Silvio Costa Filho sugeriu a criação de uma conta de estabilização com os dividendos que a União recebe da empresa para reduzir mais os preços, mas Adolfo Sachsida disse que a medida pode gerar instabilidade no mercado.

“O mercado vai dizer que tem risco fiscal. Na hora que diz isso, o risco país aumenta e aí a taxa de câmbio desvaloriza. Quando ela desvaloriza, aumenta o preço do combustível. Na hora que aumentar o combustível, o que acontece com a conta de estabilização? Precisa colocar mais dinheiro nela”, explicou.

Ele também criticou a ideia de taxar uma parte dos lucros da empresa porque, de acordo com o ministro, o momento agora, no mundo inteiro, é de reduzir impostos.

Para o deputado José Medeiros (PL-MT), existem limites para o que é possível fazer em relação aos preços dos combustíveis, visto que 30% dos produtos vêm de fora.

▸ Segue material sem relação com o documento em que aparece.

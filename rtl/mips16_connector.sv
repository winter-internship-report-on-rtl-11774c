// mips16_connector: the MIPS16 pipeline packaged as a block that loads its
// own program, runs it, then reports the register file one register per clock.
//
// It goes through four phases after reset:
//  1. LOAD: asks for program words 0 .. PROG_WORDS-1 on prog_addr, one per
//     clock, and writes each word on prog_data into the core's instruction
//     ROM. The core is held in reset meanwhile.
//  2. RUN: releases the core and lets it run for RUN_CYCLES clocks.
//  3. DUMP: puts R0..R7 on res, one per clock, with the register number on
//     resou and res_valid high.
//  4. FINISHED: res_valid low. The core keeps running until the next reset.
//
// Interface: the core's PC is brought out on pc. prog_data is sampled on the
// same clock edge that prog_addr points at it, so the program source must be
// combinational, such as a ROM or a testbench table.
//
// What follows the original description: the three phases; the 19-word
// program image; the 81-cycle run; the serial res/resou register report.
// This design's own choices:
//  * The program comes through a port instead of being read from a file.
//  * A reset input is added.
//  * The core is held in reset while the program is loaded.
//  * The DUMP phase reads the registers through the core's debug port.
//  * res_valid is added.
module mips16_connector #(
  parameter int unsigned PROG_WORDS = 19,
  parameter int unsigned RUN_CYCLES = 81,
  localparam int unsigned PW = $clog2(PROG_WORDS)
) (
  input  logic          clk,
  input  logic          rst,
  output logic [PW-1:0] prog_addr,
  input  logic [15:0]   prog_data,
  output logic [7:0]    pc,
  output logic [15:0]   res,
  output logic [3:0]    resou,
  output logic          res_valid
);

  typedef enum logic [1:0] {PH_LOAD, PH_RUN, PH_DUMP, PH_FINISHED} phase_t;

  phase_t      phase;
  logic [15:0] count;
  logic [2:0]  reg_idx;
  logic [15:0] reg_data;
  logic [15:0] mem_data;
  logic        core_stall, core_branch;

  assign prog_addr = PW'(count);

  mips16_core #(.PC_WIDTH(8)) u_core (
    .clk,
    .rst(rst || phase == PH_LOAD),
    .pc,
    .imem_we(!rst && phase == PH_LOAD),
    .imem_waddr(count[7:0]),
    .imem_wdata(prog_data),
    .dbg_reg_addr(reg_idx),
    .dbg_reg_data(reg_data),
    .dbg_mem_addr(8'd0),
    .dbg_mem_data(mem_data),
    .stall(core_stall),
    .branch_taken(core_branch)
  );

  assign reg_idx = count[2:0];

  always_ff @(posedge clk) begin
    if (rst) begin
      phase     <= PH_LOAD;
      count     <= '0;
      res       <= '0;
      resou     <= '0;
      res_valid <= 1'b0;
    end else begin
      res_valid <= 1'b0;
      unique case (phase)
        PH_LOAD: begin
          if (count == 16'(PROG_WORDS - 1)) begin phase <= PH_RUN; count <= '0; end
          else count <= count + 16'd1;
        end
        PH_RUN: begin
          if (count == 16'(RUN_CYCLES - 1)) begin phase <= PH_DUMP; count <= '0; end
          else count <= count + 16'd1;
        end
        PH_DUMP: begin
          res       <= reg_data;
          resou     <= {1'b0, reg_idx};
          res_valid <= 1'b1;
          if (count == 16'd7) phase <= PH_FINISHED;
          count <= count + 16'd1;
        end
        default: ;
      endcase
    end
  end

endmodule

“Não adianta dourar a pílula. Ninguém vai comprar petróleo caro lá fora e vender barato aqui. Então, se a gente depende destes 30%, nós vamos estar sempre dependendo disso aí e não vai ter quem vai fazer mágica para baixar”.

Política de preço
O deputado Reginaldo Lopes (PT-MG) contestou o governo, afirmando que a política de Preço de Paridade Internacional poderia ser modificada e que o descontrole da inflação está provocando um dano maior às contas públicas.

“Nós produzimos o barril do petróleo 60% mais barato que o resto do mundo. Nós poderíamos ter controlado. Ao não controlar, nós quebramos o trabalhador, que está no consignado porque aumentou o juro. Mesmo a União recebendo R$ 30 bilhões, ela aumentou a taxa Selic. 1% da taxa Selic é R$ 50 bilhões de endividamento do Estado brasileiro. Que conta é essa? A União recebe R$ 30 bilhões e deixa uma dívida interna de R$ 200 bilhões?”, questionou.

Já o deputado Danilo Forte (União-CE) criticou a Agência Nacional de Energia Elétrica (Aneel), que, segundo ele, tem adotado medidas para aumentar as tarifas, enquanto o esforço dos parlamentares foi no sentido de reduzir impostos. Ele citou o reajuste das bandeiras tarifárias de escassez hídrica quando o momento é de reservatórios cheios.